Keeping backups of your data is one of the most important things you can do regardless if you're using your computer for personal or business.
For one reason or another, however, Microsoft has deemed making regular backups a mostly-business related affair. When comparing the three leading versions of Windows 7, the key features that Home Premium has to go without are automatic backup and XP Mode.
While one can argue that XP Mode is more of a Professional or Ultimate tool for those who require absolute compatibility, having a convenient backup solution is something that every operating system should come with in the interest of the user – especially if the software already exists.
Microsoft describes its automatic backup and restore feature as:
Backup and Restore—improved for Windows 7—creates safety copies of your most important personal files, so you're always prepared for the worst.
Let Windows choose what to back up, or pick individual folders, libraries, and drives yourself. Windows can back up files on whatever schedule you choose.

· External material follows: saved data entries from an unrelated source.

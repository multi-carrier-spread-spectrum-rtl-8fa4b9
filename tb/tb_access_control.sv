// tb_access_control: configuration phase, gating, transmit steering and
// receive merging of the access control.
// * writes shadow registers and checks nothing changes before cfg_apply;
// * after cfg_apply: new configuration and tx_sync at the next strobe edge,
//   rx_sync exactly RX_DELAY strobes after tx_sync;
// * sub-block enables for every pattern, enabled or not;
// * a flit goes only to the lane it names, and not to a disabled lane;
// * receive merge serves busy lanes round robin and skips idle ones.
module tb_access_control;
  import mnc_pkg::*;

  localparam int RXD = 2;
  logic clk = 0, rst_n = 0, ce, cfg_we = 0, cfg_rx = 0, cfg_apply = 0, cfg_pending;
  logic [1:0] cfg_lane = '0, tx_lane = '0, rx_lane;
  lane_cfg_t cfg_data = '0;
  logic tx_valid = 0, tx_ready, rx_valid, rx_ready = 0, tx_sync, rx_sync, rx_load_code;
  flit_t tx_flit = '0, lane_tx_flit, rx_flit;
  logic [N_LANES-1:0] lane_tx_valid, lane_tx_ready = '1, lane_rx_valid = '0, lane_rx_ready;
  lane_cfg_t tx_cfg [N_LANES], rx_cfg [N_LANES];
  tx_gate_t tx_gate [N_LANES];
  rx_gate_t rx_gate [N_LANES];
  flit_t lane_rx_flit [N_LANES];
  logic [2:0] ph = '0;
  int checks = 0, failures = 0, strobes = 0, tx_sync_at = -1, rx_sync_at = -1;

  access_control #(.RX_DELAY(RXD)) dut (.*);

  always #1 clk = ~clk;
  always @(posedge clk) if (rst_n) ph <= ph + 3'd1;
  assign ce = rst_n && ph == 3'd7;
  always @(posedge clk) if (rst_n && ce) begin
    strobes++;
    if (tx_sync) tx_sync_at = strobes;
    if (rx_sync) rx_sync_at = strobes;
  end

  task automatic check(input bit ok, input string what);
    checks++;
    if (!ok) begin failures++; $display("FAIL %s", what); end
  endtask

  task automatic write(input bit rx, input int lane, input bit en, input mode_e m, input int c);
    cfg_we = 1; cfg_rx = rx; cfg_lane = 2'(lane); cfg_data = '{en: en, mode: m, code: 2'(c)};
    @(posedge clk); #0.1 cfg_we = 0;
  endtask

  task automatic to_ce();
    while (!ce) begin @(posedge clk); #0.1; end
  endtask

  initial begin
    mode_e modes [4];
    for (int i = 0; i < N_LANES; i++) lane_rx_flit[i] = flit_t'(32'hA000 + i);
    repeat (2) @(posedge clk); #0.1 rst_n = 1;
    modes = '{MODE_UNI, MODE_C4, MODE_C8, MODE_C4};
    for (int i = 0; i < 4; i++) begin
      write(0, i, i != 3, modes[i], i % 3);
      write(1, i, i != 3, modes[3 - i], (i + 1) % 3);
    end
    repeat (20) @(posedge clk); #0.1;
    check(!tx_cfg[0].en && !rx_cfg[0].en && !tx_sync, "shadow only before apply");
    cfg_apply = 1; @(posedge clk); #0.1 cfg_apply = 0;
    to_ce(); @(posedge clk); #0.1;
    for (int i = 0; i < 4; i++) begin
      check(tx_cfg[i].en == (i != 3) && tx_cfg[i].mode == modes[i] && tx_cfg[i].code == 2'(i % 3), "tx cfg applied");
      check(rx_cfg[i].en == (i != 3) && rx_cfg[i].mode == modes[3 - i] && rx_cfg[i].code == 2'((i + 1) % 3), "rx cfg applied");
    end
    check(tx_sync && rx_load_code && !cfg_pending, "tx_sync after apply");
    repeat (8 * (RXD + 3)) @(posedge clk); #0.1;
    check(tx_sync_at > 0 && rx_sync_at - tx_sync_at == RXD, $sformatf("rx_sync %0d strobes after tx_sync", rx_sync_at - tx_sync_at));
    // gating
    for (int i = 0; i < 4; i++) begin
      mode_e tm, rm; bit e; tx_gate_t tg; rx_gate_t rg;
      tm = modes[i]; rm = modes[3 - i]; e = (i != 3);
      tg = '{ser_en: e, enc_en: e && tm != MODE_UNI, ser8_en: e};
      rg = '{dec_en: e && rm != MODE_UNI, hd_en: e && rm == MODE_UNI,
             des1_en: e && rm == MODE_C8, des2_en: e && rm == MODE_C4,
             des8_en: e && rm == MODE_UNI};
      check(tx_gate[i] == tg, $sformatf("tx gate %0d", i));
      check(rx_gate[i] == rg, $sformatf("rx gate %0d", i));
    end
    // transmit steering
    tx_valid = 1; tx_flit = 32'hCAFE_0001;
    for (int i = 0; i < 4; i++) begin
      tx_lane = 2'(i); lane_tx_ready = 4'b0101; #0.1;
      check(lane_tx_valid == ((i != 3) ? 4'(1 << i) : 4'b0) && lane_tx_flit == tx_flit, "steer");
      check(tx_ready == (i == 0 || i == 2), "ready of the named lane");
    end
    tx_valid = 0;
    // receive merge: lanes 0, 1, 3 busy
    begin
      int order [$];
      lane_rx_valid = 4'b1011; rx_ready = 1;
      for (int t = 0; t < 9; t++) begin
        #0.1;
        check(rx_valid && rx_flit == flit_t'(32'hA000 + rx_lane) && lane_rx_ready == 4'(1 << rx_lane), "merge handshake");
        order.push_back(int'(rx_lane));
        @(posedge clk); #0.1;
      end
      for (int t = 0; t < 9; t++)
        check(order[t] == ((t % 3 == 2) ? 3 : t % 3), $sformatf("round robin order %0d: lane %0d", t, order[t]));
      rx_ready = 0; #0.1;
      check(lane_rx_ready == 4'b0, "no ready when router stalls");
      lane_rx_valid = '0; #0.1;
      check(!rx_valid, "no valid when idle");
    end
    $display("TB_RESULT checks=%0d failures=%0d", checks, failures);
    $finish;
  end

  initial begin
    #10000;
    failures++;
    $display("TB_RESULT checks=%0d failures=%0d", checks, failures);
    $finish;
  end
endmodule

Just set it and forget it. In Windows 7, you can back up files to another drive, your network, or a DVD.
We can understand why a backup feature could be left out of Starter Edition, as most systems running that will be netbooks, and those systems shouldn't be considered as main-use machines.
Microsoft obviously needs differentiating points between Home Premium for mainstream users and Professional for business or computing enthusiasts, so we suggest that there still be some form of backup feature built into Home Premium that allows backups only to another drive or DVD, but not over the network.
With Microsoft expecting Home Premium to be by far the most popular version of Windows 7, it'd be nice if users in the largest segment could rely on their OS to take care of their data.
Starter should stay as it is, Home should stay as it is plus backup and Ultimate/Business should be combined to give you access to domains, add bitlocker support and whatever else it has. That would make a LOT more sense.
They should include backup for every edition regardless of how limited the OS is going to be.
There are a bazillion free ways of backing up -- including Microsoft's SyncToy, which works great and costs nothing (of course home users don't know this exists either). Personally, I use SmartSync on my home PC. Plus, practically every external hard disk drive comes with some type of backup software. So in terms of Home Premium bundleware... who cares?
Unless it's backing up something like Exchange or SharePoint (ie something that requires arcane wizardry like VSS to back up), I think that leaving it to third party or a higher end version is fine.
But for those who actually do use windows to back up their stuff this is going to be a severe disappointment, as most of the off the shelf computer will come with home premium.
Please let me know what have windows done for me lately?